Once we have our decade column, we can use pandas groupby() function to gather our data by decade and then aggregate it by taking the mean of each decade.

In [14]:
by_decade = df.groupby('decade')
agg = by_decade.aggregate(np.mean)

agg.head()
Out[14]:
JAN FEB MAR APR MAY JUN JUL AUG SEP OCT NOV DEC YEAR
decade
1650 3.00 4.00 6.00 7.00 11.00 13.00 16.00 16.00 13.00 10.00 5.00 2.00 8.870
1660 2.60 4.00 5.10 7.70 10.60 14.50 16.00 15.70 13.30 10.00 6.30 3.80 9.157
1670 3.25 2.35 4.50 7.25 11.05 14.40 15.80 15.25 12.40 8.95 5.20 2.45 8.607
1680 2.50 2.80 4.80 7.40 11.45 14.00 15.45 14.90 12.70 9.55 5.45 4.05 8.785
1690 1.89 2.49 3.99 6.79 9.60 13.44 15.27 14.65 11.93 8.64 5.26 3.31 8.134

At this point, agg is a standard pandas DataFrame so we can plot it like any other, by putting .bar after the plot call:

In [15]:
agg.YEAR.plot.bar()

plt.title('Average temperature per decade')
plt.xlabel('Decade')
plt.ylabel('Temperature ($^\circ$C)')

plt.show()

Other graphs

  1. Modify the above code to plot a bar chart of the average temperature per century.
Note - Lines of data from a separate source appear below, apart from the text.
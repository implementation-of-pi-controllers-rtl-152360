// pi_speed_drive_tb: closed-loop test of the whole drive at its default
// parameters (one clock per mux slot, 160 kHz clock, 40 kHz control rate)
// against the behavioural motor, H-bridge, mux and A/D of dc_motor_model.
//
// The speed reference is a square wave of +-1000 rpm, first with the
// parallel PI, then switched (without reset) to the direct form I PI with
// the equivalent coefficients b0 = ki + kp, b1 = ki - kp, and finally a
// step to +2040 rpm from -1000 rpm that overdrives the speed comparison.
// Each phase lasts PHASE_MS milliseconds of simulated time.
//
// Checked:
//  - the frame strobe comes every 4 clocks (40 kHz at 160 kHz);
//  - the received w* equals the A/D code of the commanded reference,
//    left-justified, once the reference has been held for a frame;
//  - the bridge is never shorted, its switches change only in the clock
//    after a frame strobe, and after the first decision it always applies
//    +u0 or -u0;
//  - in the last 20 ms of each phase the mean speed is within 150 rpm of
//    the reference and the mean |i* - i| is below 0.3 A. The speed bound
//    follows from the 16-bit integrator: with ki = 1 LSB the integrator
//    input ki*e rounds to zero for errors below 32 A/D codes (128 rpm), so
//    the integrator can rest anywhere within that band;
//  - the armature current never exceeds 15 A. The measuring range is
//    +-10 A; with the doubled gains the reference briefly asks for more and
//    the current overshoots the range, but control must not be lost (the
//    stall current u0/R would be 26 A).
// Counted, with a failure for any that never happens: captures of each of
// the three channels, +u0 and -u0 decisions, frames run with each PI
// structure, switches between the structures, and saturation (sat).
module pi_speed_drive_tb;
  localparam int PHASE_MS       = 120;
  localparam int FRAMES_PER_MS  = 40;
  localparam int CLK_PER_FRAME  = 4;
  localparam int SETTLE_FRAMES  = 20 * FRAMES_PER_MS;   // last 20 ms
  localparam int N_PHASES       = 7;
  localparam int OVERDRIVE_RPM  = 1300;
  localparam int WATCHDOG       = (N_PHASES * PHASE_MS + 5) * FRAMES_PER_MS * CLK_PER_FRAME;

  localparam real SPEED_TOL_RPM = 150.0;

  // gains, 12 fraction bits; set per phase
  logic signed [15:0] kp = 16'sd2048, ki = 16'sd1;

  logic               clk = 0, rst = 1, pi_sel = 0;
  logic [9:0]         ad_data;
  logic               max_a2, max_a1, max_a0, max_en, frame, sat;
  logic [3:0]         sw;
  logic               pwm_pos, pwm_neg;
  logic signed [15:0] w_ref, w_meas, i_meas, i_ref;
  int                 w_ref_rpm = 0;

  int checks = 0, failures = 0;
  int n_cap [3];
  int n_pos = 0, n_neg = 0, n_frames_par = 0, n_frames_df1 = 0, n_mode_sw = 0, n_sat = 0;
  int cyc = 0, last_frame_cyc = -1, frame_gap_bad = 0, sw_bad = 0, range_bad = 0;
  int wref_bad = 0, wref_checked = 0;
  logic       frame_q = 0, pi_sel_q = 0;
  logic [3:0] sw_q = '0;

  pi_speed_drive dut (
    .clk, .rst, .ad_data, .pi_sel,
    .kp, .ki, .b0(ki + kp), .b1(ki - kp),
    .max_a2, .max_a1, .max_a0, .max_en, .sw, .pwm_pos, .pwm_neg,
    .w_ref, .w_meas, .i_meas, .i_ref, .frame, .sat
  );

  dc_motor_model plant (
    .clk, .sw, .a2(max_a2), .a1(max_a1), .a0(max_a0), .en(max_en),
    .w_ref_rpm, .ad_data
  );

  always #3125 clk = ~clk;  // 6.25 us period: 160 kHz

  function automatic int ref_code(input int rpm);
    int c = 512 + int'(real'(rpm) / 4.0);
    if (c < 0)    c = 0;
    if (c > 1023) c = 1023;
    return c;
  endfunction

  // Per-cycle monitors.
  always @(posedge clk) begin
    if (!rst) begin
      cyc++;
      if (dut.tap[0]) n_cap[0]++;
      if (dut.tap[1]) n_cap[1]++;
      if (dut.tap[2]) n_cap[2]++;
      if (frame) begin
        if (last_frame_cyc >= 0 && cyc - last_frame_cyc != CLK_PER_FRAME) frame_gap_bad++;
        last_frame_cyc = cyc;
        if (pi_sel) n_frames_df1++; else n_frames_par++;
        if (sat) n_sat++;
        if (i_ref > i_meas) n_pos++; else n_neg++;
      end
      // switches: change only right after a frame, never shorted, never
      // off once running
      if (sw != sw_q && !frame_q) sw_bad++;
      if (sw != {pwm_pos, pwm_neg, pwm_neg, pwm_pos}) sw_bad++;
      if (sw != 4'b1001 && sw != 4'b0110 && !(sw == 4'b0000 && n_pos + n_neg <= 1)) sw_bad++;
      if (plant.current > 15.0 || plant.current < -15.0) range_bad++;
      if (pi_sel != pi_sel_q) n_mode_sw++;
      frame_q  <= frame;
      sw_q     <= sw;
      pi_sel_q <= pi_sel;
    end
  end

  initial begin
    repeat (WATCHDOG) @(posedge clk);
    failures++;
    $display("watchdog expired");
    $display("TB_RESULT checks=%0d failures=%0d", checks, failures);
    $finish;
  end

  task automatic run_phase(input int rpm, input bit sel, input logic signed [15:0] g_p,
                           input logic signed [15:0] g_i, input bit check_settle, input string name);
    real sum_w = 0.0, sum_err = 0.0, mean_w, mean_err, peak = -1.0e9, low = 1.0e9, i_pk = 0.0;
    int  nframes = PHASE_MS * FRAMES_PER_MS;
    w_ref_rpm = rpm;
    pi_sel    = sel;
    kp        = g_p;
    ki        = g_i;
    for (int f = 0; f < nframes; f++) begin
      @(posedge clk iff frame);
      if (f >= 2) begin
        wref_checked++;
        if (int'(w_ref) != (ref_code(rpm) - 512) * 64) wref_bad++;
      end
      if (plant.rpm() > peak) peak = plant.rpm();
      if (plant.rpm() < low)  low  = plant.rpm();
      if (plant.current > i_pk)  i_pk = plant.current;
      if (-plant.current > i_pk) i_pk = -plant.current;
      if (f >= nframes - SETTLE_FRAMES) begin
        sum_w   += plant.rpm();
        sum_err += (i_ref > i_meas ? real'(i_ref - i_meas) : real'(i_meas - i_ref)) / 64.0 / 51.2;
      end
    end
    mean_w   = sum_w / SETTLE_FRAMES;
    mean_err = sum_err / SETTLE_FRAMES;
    $display("%s: reference %0d rpm, settled %.1f rpm, range %.0f .. %.0f rpm, peak |i| %.2f A, mean |i*-i| %.3f A",
             name, rpm, mean_w, low, peak, i_pk, mean_err);
    if (!check_settle) return;
    checks += 2;
    if (mean_w > rpm + SPEED_TOL_RPM || mean_w < rpm - SPEED_TOL_RPM) begin
      failures++;
      $display("FAIL %s: speed %.1f rpm, reference %0d rpm", name, mean_w, rpm);
    end
    if (mean_err > 0.3) begin
      failures++;
      $display("FAIL %s: current tracking error %.3f A", name, mean_err);
    end
  endtask

  task automatic expect_count(input string what, input int n);
    checks++;
    $display("  %-32s %0d", what, n);
    if (n == 0) begin failures++; $display("FAIL %s never happened", what); end
  endtask

  task automatic expect_zero(input string what, input int n);
    checks++;
    if (n != 0) begin failures++; $display("FAIL %s: %0d", what, n); end
  endtask

  initial begin
    n_cap[0] = 0; n_cap[1] = 0; n_cap[2] = 0;
    repeat (3) @(posedge clk);
    #1 rst = 0;
    // gains of the first experiment: kp = 0.5, ki = kp / 2048
    run_phase( 1000, 1'b0, 16'sd2048, 16'sd1, 1'b1, "parallel PI,   gains A, +1000 rpm");
    run_phase(-1000, 1'b0, 16'sd2048, 16'sd1, 1'b1, "parallel PI,   gains A, -1000 rpm");
    run_phase( 1000, 1'b1, 16'sd2048, 16'sd1, 1'b1, "direct form I, gains A, +1000 rpm");
    run_phase(-1000, 1'b1, 16'sd2048, 16'sd1, 1'b1, "direct form I, gains A, -1000 rpm");
    // both gains doubled, as in the second experiment
    run_phase( 1000, 1'b0, 16'sd4096, 16'sd2, 1'b1, "parallel PI,   gains B, +1000 rpm");
    run_phase(-1000, 1'b1, 16'sd4096, 16'sd2, 1'b1, "direct form I, gains B, -1000 rpm");
    // overdrive: the speed error exceeds 16 bits and saturates
    run_phase(OVERDRIVE_RPM, 1'b1, 16'sd2048, 16'sd1, 1'b1, "direct form I, gains A, overdrive");
    expect_zero("frame spacing not 4 clocks", frame_gap_bad);
    expect_zero("received w* differs from A/D code", wref_bad);
    expect_zero("illegal or off-grid switch state", sw_bad);
    expect_zero("H-bridge shoot-through", plant.shoot_through);
    expect_zero("current beyond +-15 A", range_bad);
    checks++;
    if (wref_checked == 0) begin failures++; $display("FAIL w* never checked"); end
    $display("mechanisms:");
    expect_count("w* captures", n_cap[0]);
    expect_count("w captures", n_cap[1]);
    expect_count("i captures", n_cap[2]);
    expect_count("+u0 decisions (SW1, SW4)", n_pos);
    expect_count("-u0 decisions (SW2, SW3)", n_neg);
    expect_count("frames with parallel PI", n_frames_par);
    expect_count("frames with direct form I PI", n_frames_df1);
    expect_count("PI structure switches", n_mode_sw);
    expect_count("frames with saturation", n_sat);
    $display("TB_RESULT checks=%0d failures=%0d", checks, failures);
    $finish;
  end
endmodule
  2. Plot a histogram of the average annual temperature. Make sure that the x-axis is labelled correctly. Hint: Look in the documentation for the right command to run.

  3. Plot a scatter plot of each year's February temperature plotted against that year's January temperature. Is there an obvious correlation?

Solution

Key Points:

  • We can plot a function quickly using plot.plot(x, y).
  • We can (and should) add a title and axes labels to our plots.
  • The bar() function creates bar charts.
  • The hist() function creates histograms.
  • The scatter() function creates scatter diagrams.